======== Provided data

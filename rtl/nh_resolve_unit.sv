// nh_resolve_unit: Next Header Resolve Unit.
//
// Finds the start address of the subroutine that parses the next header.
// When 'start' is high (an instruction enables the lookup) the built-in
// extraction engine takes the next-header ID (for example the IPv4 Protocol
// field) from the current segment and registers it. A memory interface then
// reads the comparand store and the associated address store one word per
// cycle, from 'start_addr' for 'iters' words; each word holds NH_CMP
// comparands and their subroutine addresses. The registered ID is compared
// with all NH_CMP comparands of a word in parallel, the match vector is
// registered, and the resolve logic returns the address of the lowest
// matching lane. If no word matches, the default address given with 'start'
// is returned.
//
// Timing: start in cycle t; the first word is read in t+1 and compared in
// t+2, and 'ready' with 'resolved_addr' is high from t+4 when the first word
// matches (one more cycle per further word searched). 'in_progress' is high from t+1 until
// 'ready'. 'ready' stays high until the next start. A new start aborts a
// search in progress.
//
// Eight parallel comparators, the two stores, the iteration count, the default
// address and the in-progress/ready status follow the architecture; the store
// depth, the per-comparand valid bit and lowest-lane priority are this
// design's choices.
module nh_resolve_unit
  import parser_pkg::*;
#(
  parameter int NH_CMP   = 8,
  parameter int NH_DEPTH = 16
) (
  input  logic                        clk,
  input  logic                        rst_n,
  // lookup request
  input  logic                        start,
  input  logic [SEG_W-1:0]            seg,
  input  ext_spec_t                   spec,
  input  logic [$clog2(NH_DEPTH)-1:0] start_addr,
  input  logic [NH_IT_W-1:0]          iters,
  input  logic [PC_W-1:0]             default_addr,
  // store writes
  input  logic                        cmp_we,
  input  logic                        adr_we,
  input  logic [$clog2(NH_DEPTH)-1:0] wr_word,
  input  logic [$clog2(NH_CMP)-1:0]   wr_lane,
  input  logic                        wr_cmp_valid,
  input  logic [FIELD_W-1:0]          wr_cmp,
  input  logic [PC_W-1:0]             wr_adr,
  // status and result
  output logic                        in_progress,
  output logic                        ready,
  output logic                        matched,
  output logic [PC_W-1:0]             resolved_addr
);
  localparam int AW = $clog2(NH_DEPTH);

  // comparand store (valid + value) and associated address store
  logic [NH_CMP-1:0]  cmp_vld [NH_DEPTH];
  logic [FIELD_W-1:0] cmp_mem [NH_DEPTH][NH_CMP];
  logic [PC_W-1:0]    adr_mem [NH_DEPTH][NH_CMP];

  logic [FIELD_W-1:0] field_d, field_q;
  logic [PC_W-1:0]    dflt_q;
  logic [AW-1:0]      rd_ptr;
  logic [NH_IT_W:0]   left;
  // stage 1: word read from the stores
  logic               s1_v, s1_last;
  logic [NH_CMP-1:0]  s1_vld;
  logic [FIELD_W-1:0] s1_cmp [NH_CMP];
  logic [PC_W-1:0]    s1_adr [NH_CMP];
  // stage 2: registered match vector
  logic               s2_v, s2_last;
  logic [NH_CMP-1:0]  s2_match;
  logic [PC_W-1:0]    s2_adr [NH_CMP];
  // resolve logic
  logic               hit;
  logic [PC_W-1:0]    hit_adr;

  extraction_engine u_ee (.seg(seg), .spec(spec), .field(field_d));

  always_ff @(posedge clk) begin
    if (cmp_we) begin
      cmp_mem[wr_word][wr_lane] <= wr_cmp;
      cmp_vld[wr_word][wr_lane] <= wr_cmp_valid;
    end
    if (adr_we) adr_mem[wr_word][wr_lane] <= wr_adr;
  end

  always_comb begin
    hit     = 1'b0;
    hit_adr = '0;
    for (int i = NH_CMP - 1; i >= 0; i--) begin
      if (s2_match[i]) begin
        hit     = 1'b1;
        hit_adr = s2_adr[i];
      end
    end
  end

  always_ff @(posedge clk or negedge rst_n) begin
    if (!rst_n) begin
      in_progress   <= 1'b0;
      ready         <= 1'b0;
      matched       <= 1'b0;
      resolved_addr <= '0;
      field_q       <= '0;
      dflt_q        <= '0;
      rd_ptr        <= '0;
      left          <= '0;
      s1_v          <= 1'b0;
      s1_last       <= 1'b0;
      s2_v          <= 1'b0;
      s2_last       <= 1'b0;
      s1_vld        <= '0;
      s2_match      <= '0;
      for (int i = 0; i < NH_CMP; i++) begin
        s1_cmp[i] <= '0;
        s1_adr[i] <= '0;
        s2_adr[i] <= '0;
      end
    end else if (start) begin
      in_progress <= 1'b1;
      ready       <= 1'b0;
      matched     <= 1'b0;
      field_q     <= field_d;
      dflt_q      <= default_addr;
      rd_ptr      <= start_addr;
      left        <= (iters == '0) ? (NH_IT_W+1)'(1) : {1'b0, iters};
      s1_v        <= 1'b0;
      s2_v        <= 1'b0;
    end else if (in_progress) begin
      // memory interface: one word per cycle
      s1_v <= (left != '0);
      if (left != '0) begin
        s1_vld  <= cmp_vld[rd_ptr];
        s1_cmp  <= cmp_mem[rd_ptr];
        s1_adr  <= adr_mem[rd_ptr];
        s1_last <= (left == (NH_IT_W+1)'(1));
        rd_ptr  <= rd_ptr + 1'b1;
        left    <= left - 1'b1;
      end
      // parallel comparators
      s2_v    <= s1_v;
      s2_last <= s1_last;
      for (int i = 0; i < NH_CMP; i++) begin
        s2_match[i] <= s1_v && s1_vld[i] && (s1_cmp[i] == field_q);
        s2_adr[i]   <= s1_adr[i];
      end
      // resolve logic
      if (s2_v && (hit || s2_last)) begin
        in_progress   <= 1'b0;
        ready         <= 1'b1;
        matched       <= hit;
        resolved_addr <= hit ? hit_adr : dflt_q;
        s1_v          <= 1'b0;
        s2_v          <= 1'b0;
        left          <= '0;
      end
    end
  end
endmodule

================
======== Provided data

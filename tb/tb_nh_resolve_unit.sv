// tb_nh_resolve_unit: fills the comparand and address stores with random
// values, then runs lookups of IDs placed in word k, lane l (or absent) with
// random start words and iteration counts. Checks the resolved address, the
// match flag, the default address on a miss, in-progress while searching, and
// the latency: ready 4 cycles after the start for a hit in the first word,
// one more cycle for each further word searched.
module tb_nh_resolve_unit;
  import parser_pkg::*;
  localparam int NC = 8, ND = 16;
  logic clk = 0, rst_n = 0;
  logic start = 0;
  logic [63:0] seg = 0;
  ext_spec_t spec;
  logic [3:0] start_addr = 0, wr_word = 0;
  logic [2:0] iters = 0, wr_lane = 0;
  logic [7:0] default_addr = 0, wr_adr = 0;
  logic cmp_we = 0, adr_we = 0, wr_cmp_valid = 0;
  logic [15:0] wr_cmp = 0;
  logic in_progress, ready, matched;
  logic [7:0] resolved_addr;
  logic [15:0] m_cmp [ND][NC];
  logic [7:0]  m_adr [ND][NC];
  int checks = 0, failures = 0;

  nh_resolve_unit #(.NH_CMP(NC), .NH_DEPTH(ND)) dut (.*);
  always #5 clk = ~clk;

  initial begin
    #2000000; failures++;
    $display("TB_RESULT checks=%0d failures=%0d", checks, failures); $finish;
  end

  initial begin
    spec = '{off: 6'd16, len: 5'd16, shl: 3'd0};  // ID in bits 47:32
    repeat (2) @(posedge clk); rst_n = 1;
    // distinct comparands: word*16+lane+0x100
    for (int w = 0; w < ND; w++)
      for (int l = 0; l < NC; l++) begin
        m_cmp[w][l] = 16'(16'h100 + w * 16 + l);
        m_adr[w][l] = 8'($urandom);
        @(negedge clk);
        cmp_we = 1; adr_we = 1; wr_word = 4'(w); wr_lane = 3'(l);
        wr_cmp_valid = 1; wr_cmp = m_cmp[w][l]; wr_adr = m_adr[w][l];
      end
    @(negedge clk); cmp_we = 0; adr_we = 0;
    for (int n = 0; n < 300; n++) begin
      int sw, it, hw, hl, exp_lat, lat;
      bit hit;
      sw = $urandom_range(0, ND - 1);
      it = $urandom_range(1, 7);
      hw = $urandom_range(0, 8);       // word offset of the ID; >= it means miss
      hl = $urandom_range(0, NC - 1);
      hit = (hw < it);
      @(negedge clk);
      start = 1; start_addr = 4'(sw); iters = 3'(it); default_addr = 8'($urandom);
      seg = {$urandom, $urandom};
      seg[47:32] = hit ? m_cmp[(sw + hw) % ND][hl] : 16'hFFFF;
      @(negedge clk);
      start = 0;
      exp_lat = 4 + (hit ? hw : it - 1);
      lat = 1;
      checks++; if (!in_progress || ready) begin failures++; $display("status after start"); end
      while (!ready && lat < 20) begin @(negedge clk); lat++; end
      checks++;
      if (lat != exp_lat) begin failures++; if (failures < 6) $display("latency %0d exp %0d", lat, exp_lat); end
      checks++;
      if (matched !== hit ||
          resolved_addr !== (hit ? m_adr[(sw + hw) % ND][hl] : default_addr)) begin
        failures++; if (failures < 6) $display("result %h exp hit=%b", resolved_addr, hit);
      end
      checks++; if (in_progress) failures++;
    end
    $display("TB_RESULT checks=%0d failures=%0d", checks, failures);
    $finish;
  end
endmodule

================

Look through the entries above; copy every line holding the string "parameter".

= Output for this task =
  parameter int NH_CMP   = 8,
  parameter int NH_DEPTH = 16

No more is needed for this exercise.